- Try it: Report, from the records below, every line where the word "reset" appears.

═══ Data for this exercise

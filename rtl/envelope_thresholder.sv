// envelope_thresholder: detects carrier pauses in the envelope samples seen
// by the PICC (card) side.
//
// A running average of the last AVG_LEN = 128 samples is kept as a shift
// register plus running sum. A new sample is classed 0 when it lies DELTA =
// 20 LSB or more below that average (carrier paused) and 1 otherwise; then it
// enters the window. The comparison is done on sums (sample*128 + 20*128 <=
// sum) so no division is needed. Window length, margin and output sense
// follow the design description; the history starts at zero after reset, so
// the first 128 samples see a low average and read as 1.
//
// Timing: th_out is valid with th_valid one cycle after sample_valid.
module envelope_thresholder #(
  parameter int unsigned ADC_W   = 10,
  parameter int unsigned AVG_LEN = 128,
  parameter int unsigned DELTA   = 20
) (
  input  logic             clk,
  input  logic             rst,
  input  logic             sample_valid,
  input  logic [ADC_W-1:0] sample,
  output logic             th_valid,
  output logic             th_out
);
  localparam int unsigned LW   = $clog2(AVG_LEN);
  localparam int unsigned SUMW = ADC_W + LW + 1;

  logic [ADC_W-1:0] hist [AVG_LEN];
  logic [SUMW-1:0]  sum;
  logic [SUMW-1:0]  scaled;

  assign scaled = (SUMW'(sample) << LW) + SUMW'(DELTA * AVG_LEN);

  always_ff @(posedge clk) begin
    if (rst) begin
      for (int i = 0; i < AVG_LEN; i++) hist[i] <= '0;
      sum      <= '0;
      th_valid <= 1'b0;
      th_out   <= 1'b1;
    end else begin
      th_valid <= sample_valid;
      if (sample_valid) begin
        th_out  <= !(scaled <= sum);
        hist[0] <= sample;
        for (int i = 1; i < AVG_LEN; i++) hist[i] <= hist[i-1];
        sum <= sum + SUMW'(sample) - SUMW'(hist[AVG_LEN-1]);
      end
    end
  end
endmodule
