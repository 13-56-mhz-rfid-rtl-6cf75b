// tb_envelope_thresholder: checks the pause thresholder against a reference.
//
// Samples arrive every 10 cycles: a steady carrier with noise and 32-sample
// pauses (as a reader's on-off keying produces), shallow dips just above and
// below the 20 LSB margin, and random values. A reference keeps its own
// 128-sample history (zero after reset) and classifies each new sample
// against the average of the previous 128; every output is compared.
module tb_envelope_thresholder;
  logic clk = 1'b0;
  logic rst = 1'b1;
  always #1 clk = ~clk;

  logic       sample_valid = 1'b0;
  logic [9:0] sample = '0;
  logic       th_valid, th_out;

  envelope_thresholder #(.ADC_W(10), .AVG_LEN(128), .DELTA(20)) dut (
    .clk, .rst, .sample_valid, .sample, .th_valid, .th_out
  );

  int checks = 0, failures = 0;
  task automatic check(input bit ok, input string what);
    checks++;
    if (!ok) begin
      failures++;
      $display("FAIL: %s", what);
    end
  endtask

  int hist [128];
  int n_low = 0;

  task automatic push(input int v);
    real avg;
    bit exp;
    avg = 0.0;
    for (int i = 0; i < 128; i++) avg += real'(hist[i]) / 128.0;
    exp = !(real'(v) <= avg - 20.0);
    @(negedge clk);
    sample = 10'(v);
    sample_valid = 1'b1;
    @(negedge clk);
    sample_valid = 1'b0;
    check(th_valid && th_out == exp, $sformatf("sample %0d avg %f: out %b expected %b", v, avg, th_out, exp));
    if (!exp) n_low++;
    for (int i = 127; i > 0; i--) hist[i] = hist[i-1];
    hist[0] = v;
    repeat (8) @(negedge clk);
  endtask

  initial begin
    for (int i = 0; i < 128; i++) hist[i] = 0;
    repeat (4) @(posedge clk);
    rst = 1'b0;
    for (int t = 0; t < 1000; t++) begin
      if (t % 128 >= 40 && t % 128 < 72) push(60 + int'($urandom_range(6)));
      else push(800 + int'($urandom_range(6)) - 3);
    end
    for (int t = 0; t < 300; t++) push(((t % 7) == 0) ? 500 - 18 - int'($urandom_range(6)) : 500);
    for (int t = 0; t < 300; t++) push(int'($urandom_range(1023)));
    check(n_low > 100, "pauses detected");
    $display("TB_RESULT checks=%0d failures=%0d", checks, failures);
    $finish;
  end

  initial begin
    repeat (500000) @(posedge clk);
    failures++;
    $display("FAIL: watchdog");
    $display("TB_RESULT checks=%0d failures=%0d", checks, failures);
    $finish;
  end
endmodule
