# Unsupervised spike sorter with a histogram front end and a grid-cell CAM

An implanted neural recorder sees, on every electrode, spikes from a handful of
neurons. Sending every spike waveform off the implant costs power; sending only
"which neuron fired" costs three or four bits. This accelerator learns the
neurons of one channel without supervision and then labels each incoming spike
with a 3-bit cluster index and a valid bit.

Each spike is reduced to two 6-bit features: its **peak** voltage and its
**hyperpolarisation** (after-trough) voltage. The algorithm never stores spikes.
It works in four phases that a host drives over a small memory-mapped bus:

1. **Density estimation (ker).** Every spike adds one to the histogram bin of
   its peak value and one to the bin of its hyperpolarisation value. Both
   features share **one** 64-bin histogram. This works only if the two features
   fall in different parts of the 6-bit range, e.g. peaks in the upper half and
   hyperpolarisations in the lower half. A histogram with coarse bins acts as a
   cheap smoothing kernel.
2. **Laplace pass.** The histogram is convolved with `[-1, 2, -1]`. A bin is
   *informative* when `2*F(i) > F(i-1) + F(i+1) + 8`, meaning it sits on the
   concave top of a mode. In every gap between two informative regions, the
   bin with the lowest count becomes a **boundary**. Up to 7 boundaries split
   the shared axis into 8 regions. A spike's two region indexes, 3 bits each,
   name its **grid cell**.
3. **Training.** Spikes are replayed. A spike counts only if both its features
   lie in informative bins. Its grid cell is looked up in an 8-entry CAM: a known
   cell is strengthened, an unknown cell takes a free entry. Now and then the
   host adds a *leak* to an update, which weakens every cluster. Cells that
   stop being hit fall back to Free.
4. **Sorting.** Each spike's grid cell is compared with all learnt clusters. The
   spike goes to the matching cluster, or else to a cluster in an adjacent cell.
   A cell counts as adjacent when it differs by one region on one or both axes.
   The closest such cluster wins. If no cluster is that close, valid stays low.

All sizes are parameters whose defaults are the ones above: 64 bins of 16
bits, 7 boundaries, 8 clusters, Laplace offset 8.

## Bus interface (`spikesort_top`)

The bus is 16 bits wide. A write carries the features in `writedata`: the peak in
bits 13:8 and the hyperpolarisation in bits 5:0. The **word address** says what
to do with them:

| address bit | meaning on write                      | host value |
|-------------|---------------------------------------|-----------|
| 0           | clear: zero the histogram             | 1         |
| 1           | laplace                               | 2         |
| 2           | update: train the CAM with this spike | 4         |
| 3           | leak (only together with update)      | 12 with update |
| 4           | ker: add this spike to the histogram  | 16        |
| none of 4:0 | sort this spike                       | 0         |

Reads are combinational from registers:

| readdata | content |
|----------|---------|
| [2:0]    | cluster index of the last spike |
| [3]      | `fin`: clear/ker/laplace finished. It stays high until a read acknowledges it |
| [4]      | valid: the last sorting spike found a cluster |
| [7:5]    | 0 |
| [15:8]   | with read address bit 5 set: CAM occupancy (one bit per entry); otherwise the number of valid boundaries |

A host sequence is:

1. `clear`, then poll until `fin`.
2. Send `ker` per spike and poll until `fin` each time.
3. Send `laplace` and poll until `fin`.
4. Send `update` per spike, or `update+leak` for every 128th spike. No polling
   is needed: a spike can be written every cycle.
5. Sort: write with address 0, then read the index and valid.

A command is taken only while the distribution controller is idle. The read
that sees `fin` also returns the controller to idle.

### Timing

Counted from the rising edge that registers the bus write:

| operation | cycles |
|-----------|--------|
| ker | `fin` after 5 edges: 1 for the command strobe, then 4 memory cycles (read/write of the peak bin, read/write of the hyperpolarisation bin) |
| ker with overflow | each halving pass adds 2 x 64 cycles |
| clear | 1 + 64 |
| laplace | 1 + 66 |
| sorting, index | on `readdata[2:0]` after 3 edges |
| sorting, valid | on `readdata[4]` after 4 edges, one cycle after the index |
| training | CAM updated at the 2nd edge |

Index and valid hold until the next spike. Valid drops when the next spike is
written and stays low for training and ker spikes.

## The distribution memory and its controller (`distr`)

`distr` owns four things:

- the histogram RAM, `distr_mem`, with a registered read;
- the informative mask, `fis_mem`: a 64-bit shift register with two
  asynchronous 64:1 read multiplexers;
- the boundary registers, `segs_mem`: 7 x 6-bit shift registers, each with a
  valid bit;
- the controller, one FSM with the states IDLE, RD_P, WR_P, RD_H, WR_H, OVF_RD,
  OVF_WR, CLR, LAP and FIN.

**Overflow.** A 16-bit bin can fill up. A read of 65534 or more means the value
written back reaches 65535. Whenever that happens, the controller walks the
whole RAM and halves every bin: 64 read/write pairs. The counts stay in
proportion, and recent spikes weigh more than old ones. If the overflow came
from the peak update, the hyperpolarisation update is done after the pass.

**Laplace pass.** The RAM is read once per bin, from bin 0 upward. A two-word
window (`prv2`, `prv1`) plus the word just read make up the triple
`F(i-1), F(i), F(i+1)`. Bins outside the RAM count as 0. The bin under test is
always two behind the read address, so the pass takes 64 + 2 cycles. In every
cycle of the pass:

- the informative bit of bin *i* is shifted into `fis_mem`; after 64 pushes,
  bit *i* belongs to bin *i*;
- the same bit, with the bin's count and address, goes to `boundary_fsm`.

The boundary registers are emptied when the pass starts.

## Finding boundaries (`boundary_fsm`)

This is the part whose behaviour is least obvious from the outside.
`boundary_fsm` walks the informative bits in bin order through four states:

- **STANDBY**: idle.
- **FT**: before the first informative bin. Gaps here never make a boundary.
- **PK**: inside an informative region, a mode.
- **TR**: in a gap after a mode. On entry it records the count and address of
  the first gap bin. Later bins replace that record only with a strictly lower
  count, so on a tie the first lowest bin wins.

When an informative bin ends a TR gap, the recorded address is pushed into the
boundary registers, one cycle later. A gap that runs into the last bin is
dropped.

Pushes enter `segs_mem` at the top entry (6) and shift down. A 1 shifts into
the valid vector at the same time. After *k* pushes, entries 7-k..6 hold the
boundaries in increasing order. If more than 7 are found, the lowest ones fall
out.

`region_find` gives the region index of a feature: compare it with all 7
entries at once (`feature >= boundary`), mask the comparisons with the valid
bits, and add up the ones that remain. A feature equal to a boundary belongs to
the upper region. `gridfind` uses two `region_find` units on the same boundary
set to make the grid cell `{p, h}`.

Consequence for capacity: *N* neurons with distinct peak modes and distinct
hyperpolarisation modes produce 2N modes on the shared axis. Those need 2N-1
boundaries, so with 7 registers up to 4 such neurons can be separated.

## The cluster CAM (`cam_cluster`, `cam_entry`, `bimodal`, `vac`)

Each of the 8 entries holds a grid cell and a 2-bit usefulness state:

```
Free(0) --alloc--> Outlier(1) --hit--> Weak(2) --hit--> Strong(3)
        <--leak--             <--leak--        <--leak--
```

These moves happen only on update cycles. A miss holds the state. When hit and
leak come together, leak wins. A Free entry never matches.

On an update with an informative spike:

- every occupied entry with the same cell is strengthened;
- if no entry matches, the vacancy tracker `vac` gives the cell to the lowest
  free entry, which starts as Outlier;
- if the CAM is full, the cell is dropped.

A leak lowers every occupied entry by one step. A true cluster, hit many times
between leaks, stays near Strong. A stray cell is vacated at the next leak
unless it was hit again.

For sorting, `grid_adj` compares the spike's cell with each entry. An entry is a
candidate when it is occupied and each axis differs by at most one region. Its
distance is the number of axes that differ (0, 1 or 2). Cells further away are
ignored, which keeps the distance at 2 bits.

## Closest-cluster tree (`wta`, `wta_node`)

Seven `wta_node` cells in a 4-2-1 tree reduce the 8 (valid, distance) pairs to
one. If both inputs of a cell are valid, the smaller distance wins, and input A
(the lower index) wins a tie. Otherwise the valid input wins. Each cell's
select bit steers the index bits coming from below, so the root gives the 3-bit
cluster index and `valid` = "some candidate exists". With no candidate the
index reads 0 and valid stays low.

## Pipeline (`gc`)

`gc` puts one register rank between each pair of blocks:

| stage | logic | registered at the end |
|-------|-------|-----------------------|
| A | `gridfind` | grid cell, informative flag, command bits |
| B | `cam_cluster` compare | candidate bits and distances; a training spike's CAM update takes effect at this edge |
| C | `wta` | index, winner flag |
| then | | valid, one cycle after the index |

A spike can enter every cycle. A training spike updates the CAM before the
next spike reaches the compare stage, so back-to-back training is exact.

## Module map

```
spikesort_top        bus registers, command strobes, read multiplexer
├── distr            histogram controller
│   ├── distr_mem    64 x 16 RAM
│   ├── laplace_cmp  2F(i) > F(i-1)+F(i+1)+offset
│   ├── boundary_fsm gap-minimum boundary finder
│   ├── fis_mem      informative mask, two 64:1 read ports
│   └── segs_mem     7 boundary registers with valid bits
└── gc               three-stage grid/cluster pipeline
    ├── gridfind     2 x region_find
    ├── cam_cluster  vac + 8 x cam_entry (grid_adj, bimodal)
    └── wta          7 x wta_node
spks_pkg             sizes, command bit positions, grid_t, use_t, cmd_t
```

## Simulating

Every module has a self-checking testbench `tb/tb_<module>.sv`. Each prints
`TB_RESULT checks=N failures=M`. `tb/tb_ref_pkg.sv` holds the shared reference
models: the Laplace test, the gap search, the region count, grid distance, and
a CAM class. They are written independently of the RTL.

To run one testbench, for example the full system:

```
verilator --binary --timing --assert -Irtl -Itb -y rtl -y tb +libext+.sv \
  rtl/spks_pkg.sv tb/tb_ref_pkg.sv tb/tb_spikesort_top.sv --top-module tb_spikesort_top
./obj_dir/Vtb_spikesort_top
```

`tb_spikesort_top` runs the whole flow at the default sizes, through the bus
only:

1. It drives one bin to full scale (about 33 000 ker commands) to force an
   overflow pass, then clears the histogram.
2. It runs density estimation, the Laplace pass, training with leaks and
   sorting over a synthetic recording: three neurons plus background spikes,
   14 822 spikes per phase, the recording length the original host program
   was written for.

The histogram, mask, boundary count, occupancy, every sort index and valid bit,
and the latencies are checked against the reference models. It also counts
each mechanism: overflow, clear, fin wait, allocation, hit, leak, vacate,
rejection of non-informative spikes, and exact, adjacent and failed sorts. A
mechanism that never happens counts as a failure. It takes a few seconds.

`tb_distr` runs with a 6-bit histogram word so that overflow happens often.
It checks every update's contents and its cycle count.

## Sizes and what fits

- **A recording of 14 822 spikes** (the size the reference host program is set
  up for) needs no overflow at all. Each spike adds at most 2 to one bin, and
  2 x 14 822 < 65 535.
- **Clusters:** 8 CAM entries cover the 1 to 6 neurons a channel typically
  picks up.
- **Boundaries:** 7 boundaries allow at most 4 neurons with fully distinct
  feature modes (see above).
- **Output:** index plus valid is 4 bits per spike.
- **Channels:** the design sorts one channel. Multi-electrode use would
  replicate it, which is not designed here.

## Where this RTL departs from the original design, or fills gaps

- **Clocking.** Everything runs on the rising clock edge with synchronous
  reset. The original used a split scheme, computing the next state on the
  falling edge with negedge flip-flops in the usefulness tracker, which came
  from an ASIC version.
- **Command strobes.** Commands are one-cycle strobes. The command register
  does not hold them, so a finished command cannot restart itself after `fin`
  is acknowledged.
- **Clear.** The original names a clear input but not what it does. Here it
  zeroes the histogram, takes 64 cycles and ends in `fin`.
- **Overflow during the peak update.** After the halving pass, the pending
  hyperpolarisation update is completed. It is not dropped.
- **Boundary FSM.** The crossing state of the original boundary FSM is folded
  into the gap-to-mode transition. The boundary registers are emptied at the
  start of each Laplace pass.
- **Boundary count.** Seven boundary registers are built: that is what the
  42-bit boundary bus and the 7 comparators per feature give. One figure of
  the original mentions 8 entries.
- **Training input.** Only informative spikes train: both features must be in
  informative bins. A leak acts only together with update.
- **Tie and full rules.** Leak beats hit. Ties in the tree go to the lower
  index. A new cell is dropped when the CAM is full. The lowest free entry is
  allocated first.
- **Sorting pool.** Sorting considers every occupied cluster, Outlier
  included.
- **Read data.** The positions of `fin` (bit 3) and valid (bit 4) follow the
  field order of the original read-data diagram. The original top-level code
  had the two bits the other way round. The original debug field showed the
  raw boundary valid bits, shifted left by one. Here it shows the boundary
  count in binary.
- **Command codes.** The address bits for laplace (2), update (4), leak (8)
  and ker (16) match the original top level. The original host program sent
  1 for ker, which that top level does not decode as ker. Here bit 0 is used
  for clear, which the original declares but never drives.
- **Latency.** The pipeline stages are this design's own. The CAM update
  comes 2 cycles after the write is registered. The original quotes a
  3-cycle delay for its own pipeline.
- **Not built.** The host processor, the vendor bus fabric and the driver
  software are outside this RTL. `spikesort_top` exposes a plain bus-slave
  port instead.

══════

- Your solution:
// follow the design description; the history starts at zero after reset, so
// 128-sample history (zero after reset) and classifies each new sample
  reset. The original used a split scheme, computing the next state on the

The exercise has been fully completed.